* _Problem statement_: Of all the entries below, only the lines from the one with "time in a few" up to and including the one with "overflow drop, the" are to be duplicated exactly.

(Collected data entries)

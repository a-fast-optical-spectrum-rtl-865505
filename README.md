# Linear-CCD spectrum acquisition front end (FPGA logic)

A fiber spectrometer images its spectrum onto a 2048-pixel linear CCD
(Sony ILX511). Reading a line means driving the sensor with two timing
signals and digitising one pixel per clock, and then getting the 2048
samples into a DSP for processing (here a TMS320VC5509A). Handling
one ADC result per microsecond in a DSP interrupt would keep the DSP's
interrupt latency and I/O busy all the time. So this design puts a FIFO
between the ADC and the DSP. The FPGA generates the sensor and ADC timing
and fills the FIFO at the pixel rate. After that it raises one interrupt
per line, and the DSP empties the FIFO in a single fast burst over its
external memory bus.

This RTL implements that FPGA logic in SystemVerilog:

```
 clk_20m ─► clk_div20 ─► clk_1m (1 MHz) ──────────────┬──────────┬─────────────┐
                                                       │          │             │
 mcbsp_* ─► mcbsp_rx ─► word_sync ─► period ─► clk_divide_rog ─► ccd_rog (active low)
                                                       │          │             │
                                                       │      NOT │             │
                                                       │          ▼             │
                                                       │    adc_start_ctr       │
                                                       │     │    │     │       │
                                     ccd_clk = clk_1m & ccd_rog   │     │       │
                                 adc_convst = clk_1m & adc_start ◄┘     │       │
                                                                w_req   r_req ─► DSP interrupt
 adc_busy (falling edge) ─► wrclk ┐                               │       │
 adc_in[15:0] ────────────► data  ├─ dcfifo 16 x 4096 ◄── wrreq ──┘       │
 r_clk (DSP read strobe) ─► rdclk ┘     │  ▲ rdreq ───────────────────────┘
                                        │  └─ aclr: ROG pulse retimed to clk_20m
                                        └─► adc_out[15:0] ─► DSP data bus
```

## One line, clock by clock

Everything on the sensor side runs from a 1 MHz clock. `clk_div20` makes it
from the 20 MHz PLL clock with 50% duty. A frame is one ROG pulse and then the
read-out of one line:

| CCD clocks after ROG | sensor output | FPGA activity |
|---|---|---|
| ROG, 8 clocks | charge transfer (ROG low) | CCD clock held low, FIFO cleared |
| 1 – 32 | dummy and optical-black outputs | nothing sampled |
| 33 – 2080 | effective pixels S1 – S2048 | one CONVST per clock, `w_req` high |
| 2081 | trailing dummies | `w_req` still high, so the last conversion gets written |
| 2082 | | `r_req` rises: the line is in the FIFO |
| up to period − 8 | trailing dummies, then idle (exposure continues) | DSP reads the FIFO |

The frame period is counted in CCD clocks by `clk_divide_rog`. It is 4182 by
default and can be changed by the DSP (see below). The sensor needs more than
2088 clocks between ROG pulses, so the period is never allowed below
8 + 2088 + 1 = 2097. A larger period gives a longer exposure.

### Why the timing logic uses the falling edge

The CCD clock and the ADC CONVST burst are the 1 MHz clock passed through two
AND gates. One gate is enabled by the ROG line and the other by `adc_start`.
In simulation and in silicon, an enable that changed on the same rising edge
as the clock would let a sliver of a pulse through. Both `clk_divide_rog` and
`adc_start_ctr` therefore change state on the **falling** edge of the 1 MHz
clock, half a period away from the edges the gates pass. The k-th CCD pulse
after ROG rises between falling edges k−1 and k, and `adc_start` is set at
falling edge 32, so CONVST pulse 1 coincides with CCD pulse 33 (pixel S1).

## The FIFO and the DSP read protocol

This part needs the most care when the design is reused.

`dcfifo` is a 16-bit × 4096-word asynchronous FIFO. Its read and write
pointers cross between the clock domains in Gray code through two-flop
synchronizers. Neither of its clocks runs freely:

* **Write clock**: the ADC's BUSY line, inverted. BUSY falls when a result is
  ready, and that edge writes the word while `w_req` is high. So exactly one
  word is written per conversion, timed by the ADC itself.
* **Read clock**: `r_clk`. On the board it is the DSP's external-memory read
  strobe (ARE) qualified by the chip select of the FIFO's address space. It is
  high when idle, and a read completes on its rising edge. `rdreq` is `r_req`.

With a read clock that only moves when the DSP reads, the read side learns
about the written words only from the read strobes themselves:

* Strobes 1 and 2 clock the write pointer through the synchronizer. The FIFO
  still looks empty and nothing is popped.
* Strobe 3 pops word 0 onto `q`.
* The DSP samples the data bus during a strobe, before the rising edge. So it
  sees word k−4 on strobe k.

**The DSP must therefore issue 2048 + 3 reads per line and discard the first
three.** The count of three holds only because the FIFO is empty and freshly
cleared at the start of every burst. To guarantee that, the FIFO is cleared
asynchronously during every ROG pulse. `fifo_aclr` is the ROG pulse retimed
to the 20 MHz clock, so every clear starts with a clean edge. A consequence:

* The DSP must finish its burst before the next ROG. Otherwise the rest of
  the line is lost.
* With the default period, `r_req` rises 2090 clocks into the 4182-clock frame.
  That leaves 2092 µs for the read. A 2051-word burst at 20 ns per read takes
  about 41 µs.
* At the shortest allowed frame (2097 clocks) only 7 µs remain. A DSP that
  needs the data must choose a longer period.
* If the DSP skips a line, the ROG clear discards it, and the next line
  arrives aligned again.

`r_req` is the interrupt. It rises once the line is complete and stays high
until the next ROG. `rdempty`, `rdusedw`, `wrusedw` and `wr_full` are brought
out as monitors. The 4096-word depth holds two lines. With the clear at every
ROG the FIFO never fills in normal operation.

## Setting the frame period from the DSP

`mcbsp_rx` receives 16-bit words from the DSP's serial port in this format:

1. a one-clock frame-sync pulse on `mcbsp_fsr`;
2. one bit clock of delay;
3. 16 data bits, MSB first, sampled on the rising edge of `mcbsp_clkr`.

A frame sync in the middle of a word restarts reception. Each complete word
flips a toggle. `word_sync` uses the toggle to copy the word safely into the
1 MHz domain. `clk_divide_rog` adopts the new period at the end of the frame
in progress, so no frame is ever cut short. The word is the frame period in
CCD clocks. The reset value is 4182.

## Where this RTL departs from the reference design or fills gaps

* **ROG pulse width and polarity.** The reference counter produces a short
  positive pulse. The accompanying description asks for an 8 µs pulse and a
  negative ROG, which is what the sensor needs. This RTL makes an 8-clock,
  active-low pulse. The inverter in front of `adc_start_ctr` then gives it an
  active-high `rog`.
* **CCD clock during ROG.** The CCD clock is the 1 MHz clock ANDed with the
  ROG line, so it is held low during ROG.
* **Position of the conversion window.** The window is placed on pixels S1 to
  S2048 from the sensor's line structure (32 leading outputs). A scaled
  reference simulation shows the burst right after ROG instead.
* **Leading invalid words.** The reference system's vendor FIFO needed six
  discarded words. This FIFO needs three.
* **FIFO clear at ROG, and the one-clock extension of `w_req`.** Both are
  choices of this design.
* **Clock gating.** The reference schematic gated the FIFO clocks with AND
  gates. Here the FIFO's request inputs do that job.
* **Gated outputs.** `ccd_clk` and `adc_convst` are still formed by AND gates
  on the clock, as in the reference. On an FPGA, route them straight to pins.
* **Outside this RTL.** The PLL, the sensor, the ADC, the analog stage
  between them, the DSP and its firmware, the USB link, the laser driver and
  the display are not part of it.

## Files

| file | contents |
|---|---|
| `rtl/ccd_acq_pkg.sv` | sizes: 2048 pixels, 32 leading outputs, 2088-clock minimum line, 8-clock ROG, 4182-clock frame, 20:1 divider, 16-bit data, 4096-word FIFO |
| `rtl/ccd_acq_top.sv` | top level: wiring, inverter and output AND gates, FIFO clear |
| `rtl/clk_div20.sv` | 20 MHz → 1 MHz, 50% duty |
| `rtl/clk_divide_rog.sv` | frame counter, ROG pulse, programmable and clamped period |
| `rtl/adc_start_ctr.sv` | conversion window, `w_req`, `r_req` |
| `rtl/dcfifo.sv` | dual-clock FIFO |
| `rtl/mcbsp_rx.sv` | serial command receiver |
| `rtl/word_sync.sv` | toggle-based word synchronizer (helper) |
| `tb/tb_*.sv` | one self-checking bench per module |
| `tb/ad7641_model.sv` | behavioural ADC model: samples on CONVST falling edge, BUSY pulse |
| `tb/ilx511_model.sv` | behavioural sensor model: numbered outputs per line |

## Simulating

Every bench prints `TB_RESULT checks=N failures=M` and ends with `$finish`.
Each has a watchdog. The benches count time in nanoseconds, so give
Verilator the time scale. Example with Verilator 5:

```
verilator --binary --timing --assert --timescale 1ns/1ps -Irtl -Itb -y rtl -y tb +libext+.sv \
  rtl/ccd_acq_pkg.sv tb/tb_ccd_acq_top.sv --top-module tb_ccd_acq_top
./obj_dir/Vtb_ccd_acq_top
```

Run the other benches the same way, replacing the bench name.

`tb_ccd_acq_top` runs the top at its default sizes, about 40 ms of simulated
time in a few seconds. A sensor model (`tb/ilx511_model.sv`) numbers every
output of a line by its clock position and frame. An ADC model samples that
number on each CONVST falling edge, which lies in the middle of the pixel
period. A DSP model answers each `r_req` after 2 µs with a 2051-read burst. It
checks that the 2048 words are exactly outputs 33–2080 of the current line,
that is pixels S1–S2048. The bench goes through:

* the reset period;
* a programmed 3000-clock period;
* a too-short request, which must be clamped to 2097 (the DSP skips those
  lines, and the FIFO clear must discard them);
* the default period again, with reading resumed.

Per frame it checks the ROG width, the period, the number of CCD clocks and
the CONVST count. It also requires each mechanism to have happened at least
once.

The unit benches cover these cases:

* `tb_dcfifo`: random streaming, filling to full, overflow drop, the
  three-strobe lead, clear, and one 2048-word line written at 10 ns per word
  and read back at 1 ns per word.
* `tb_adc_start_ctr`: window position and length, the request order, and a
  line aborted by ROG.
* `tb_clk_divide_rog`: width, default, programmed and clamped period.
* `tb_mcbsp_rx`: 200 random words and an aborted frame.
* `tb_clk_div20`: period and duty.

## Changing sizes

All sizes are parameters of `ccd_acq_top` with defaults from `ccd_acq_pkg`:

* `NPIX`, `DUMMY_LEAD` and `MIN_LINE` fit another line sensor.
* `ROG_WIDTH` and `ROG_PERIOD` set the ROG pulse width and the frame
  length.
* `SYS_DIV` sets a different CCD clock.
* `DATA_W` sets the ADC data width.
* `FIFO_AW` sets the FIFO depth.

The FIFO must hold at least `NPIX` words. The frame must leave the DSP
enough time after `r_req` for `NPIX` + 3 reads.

* _Task result_:
time in a few seconds. A sensor model (`tb/ilx511_model.sv`) numbers every
output of a line by its clock position and frame. An ADC model samples that
number on each CONVST falling edge, which lies in the middle of the pixel
period. A DSP model answers each `r_req` after 2 µs with a 2051-read burst. It
checks that the 2048 words are exactly outputs 33–2080 of the current line,
that is pixels S1–S2048. The bench goes through:

* the reset period;
* a programmed 3000-clock period;
* a too-short request, which must be clamped to 2097 (the DSP skips those
  lines, and the FIFO clear must discard them);
* the default period again, with reading resumed.

Per frame it checks the ROG width, the period, the number of CCD clocks and
the CONVST count. It also requires each mechanism to have happened at least
once.

The unit benches cover these cases:

* `tb_dcfifo`: random streaming, filling to full, overflow drop, the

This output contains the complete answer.